Queensland's debate over coal royalties has intensified after Katter's Australian Party (KAP) leader Robbie Katter vowed to campaign for changes to the state's current royalty system, creating fresh political pressure on the Crisafulli Government. The Traeger MP argues that while mining companies should continue paying royalties to Queenslanders, the current royalty rates are too high and risk discouraging future investment in one of the state's most important industries.
Coal mining remains a major contributor to Queensland's economy, particularly in regional areas such as Mackay, Isaac, Central Highlands and the Bowen Basin. The industry supports thousands of direct and indirect jobs while generating billions of dollars in export revenue each year. Royalties collected from mining companies also provide significant funding for public services, infrastructure, hospitals, schools and community projects across Queensland.
Robbie Katter said the royalty structure introduced by the previous Labor Government and retained by the current Liberal National Party Government represents an "extreme overreach." Although he supports the concept of coal royalties, he believes the current system reduces Queensland's competitiveness and discourages companies from committing to new mining developments. He has indicated he will bring proposals before Parliament to encourage broader debate on the issue, although he has not specified what royalty rate he would prefer.
Katter pointed to recent developments within the mining sector, including the sale of Anglo American's Queensland steelmaking coal assets, as evidence that investor confidence is being challenged. He argued that Queensland must remain attractive for long-term mining investment if regional economies are to continue growing and creating employment opportunities.
Industry representatives have echoed some of these concerns. Resource Industry Network General Manager Dean Kirkwood said uncertainty surrounding investment is beginning to affect regional communities. According to industry leaders, reduced investment does not only impact mining companies but also contractors, transport operators, engineering firms, hospitality businesses, sporting clubs, charities and local economies that depend heavily on the resources sector.
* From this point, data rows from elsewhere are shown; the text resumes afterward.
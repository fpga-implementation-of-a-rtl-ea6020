// ctrl_unit: filtering decisions for one edge segment.
//
// Works on the two decision lines of a segment (its first and fourth line)
// and the segment's side information, and drives the output multiplexers:
//   en   - filter this segment at all. Luma: bS > 0 and
//          dp0 + dq0 + dp3 + dq3 < beta, with dpi = |p2 - 2p1 + p0| and
//          dqi = |q2 - 2q1 + q0| on line i. Chroma: bS = 2.
//   sel0 - strong (1) or normal (0) luma filter. Strong only when both
//          decision lines satisfy
//            2(dpi + dqi) < beta >> 2,
//            |p3 - p0| + |q0 - q3| < beta >> 3,
//            |p0 - q0| < (5 tc + 1) >> 1.
//   sel1 - chroma (1) or luma (0) result; the segment's chroma flag.
// The on/off test and the use of both decision lines follow the
// architecture; the exact strong-filter thresholds are those of the HEVC
// standard. beta and tc arrive already looked up from the quantisation
// parameter. Purely combinational.
module ctrl_unit
  import dbf_pkg::*;
(
  input  seg_t              seg,
  input  bs_t               bs,
  input  logic [BETA_W-1:0] beta,
  input  logic [TC_W-1:0]   tc,
  input  logic              chroma,
  output logic              en,
  output logic              sel0,
  output logic              sel1
);

  typedef logic [11:0] u12_t;

  function automatic u12_t absd(input u12_t a, input u12_t b);
    return (a > b) ? a - b : b - a;
  endfunction

  // Second-difference activity |x2 - 2 x1 + x0| of one side of a line.
  function automatic u12_t act(input sample_t x2, input sample_t x1, input sample_t x0);
    return absd(u12_t'(x2) + u12_t'(x0), u12_t'(x1) << 1);
  endfunction

  function automatic logic strong_ok(input line_t l, input u12_t b, input u12_t t);
    u12_t dpq, flat, step;
    dpq  = act(l.p[2], l.p[1], l.p[0]) + act(l.q[2], l.q[1], l.q[0]);
    flat = absd(u12_t'(l.p[3]), u12_t'(l.p[0])) + absd(u12_t'(l.q[0]), u12_t'(l.q[3]));
    step = absd(u12_t'(l.p[0]), u12_t'(l.q[0]));
    return ((dpq << 1) < (b >> 2)) && (flat < (b >> 3)) && (step < ((t * 5 + 1) >> 1));
  endfunction

  u12_t b12, t12, d;

  always_comb begin
    b12  = u12_t'(beta);
    t12  = u12_t'(tc);
    d    = act(seg.up.p[2], seg.up.p[1], seg.up.p[0]) + act(seg.up.q[2], seg.up.q[1], seg.up.q[0])
         + act(seg.dn.p[2], seg.dn.p[1], seg.dn.p[0]) + act(seg.dn.q[2], seg.dn.q[1], seg.dn.q[0]);
    sel1 = chroma;
    if (chroma) begin
      en   = (bs == 2'd2);
      sel0 = 1'b0;
    end else begin
      en   = (bs != 2'd0) && (d < b12);
      sel0 = strong_ok(seg.up, b12, t12) && strong_ok(seg.dn, b12, t12);
    end
  end

endmodule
Despite the criticism, the Queensland Government has reaffirmed its commitment to maintaining the existing royalty framework. Housing Minister Sam O'Connor said the government remains focused on balancing support for the mining industry with ensuring Queenslanders receive a fair return from the state's natural resources. Natural Resources and Mines Minister Dale Last also stated that Queensland remains "open for business" and confirmed there are currently no plans to change the state's coal royalty system.
Regional leaders continue to emphasise the importance of mining to local economies. Mackay Mayor Greg Williamson has previously noted that approximately half of the Mackay region's economic output is linked to the resources sector. Industry groups have also warned that uncertainty surrounding royalties could contribute to lower business investment and reduced economic activity in mining communities.
The issue is expected to remain a key political and economic debate throughout 2026, with supporters arguing that lower royalties could encourage investment and job creation, while others maintain that current royalty revenues are essential for funding public services across Queensland. As Parliament prepares to consider future policy proposals, coal royalties are likely to remain one of the state's most closely watched economic issues.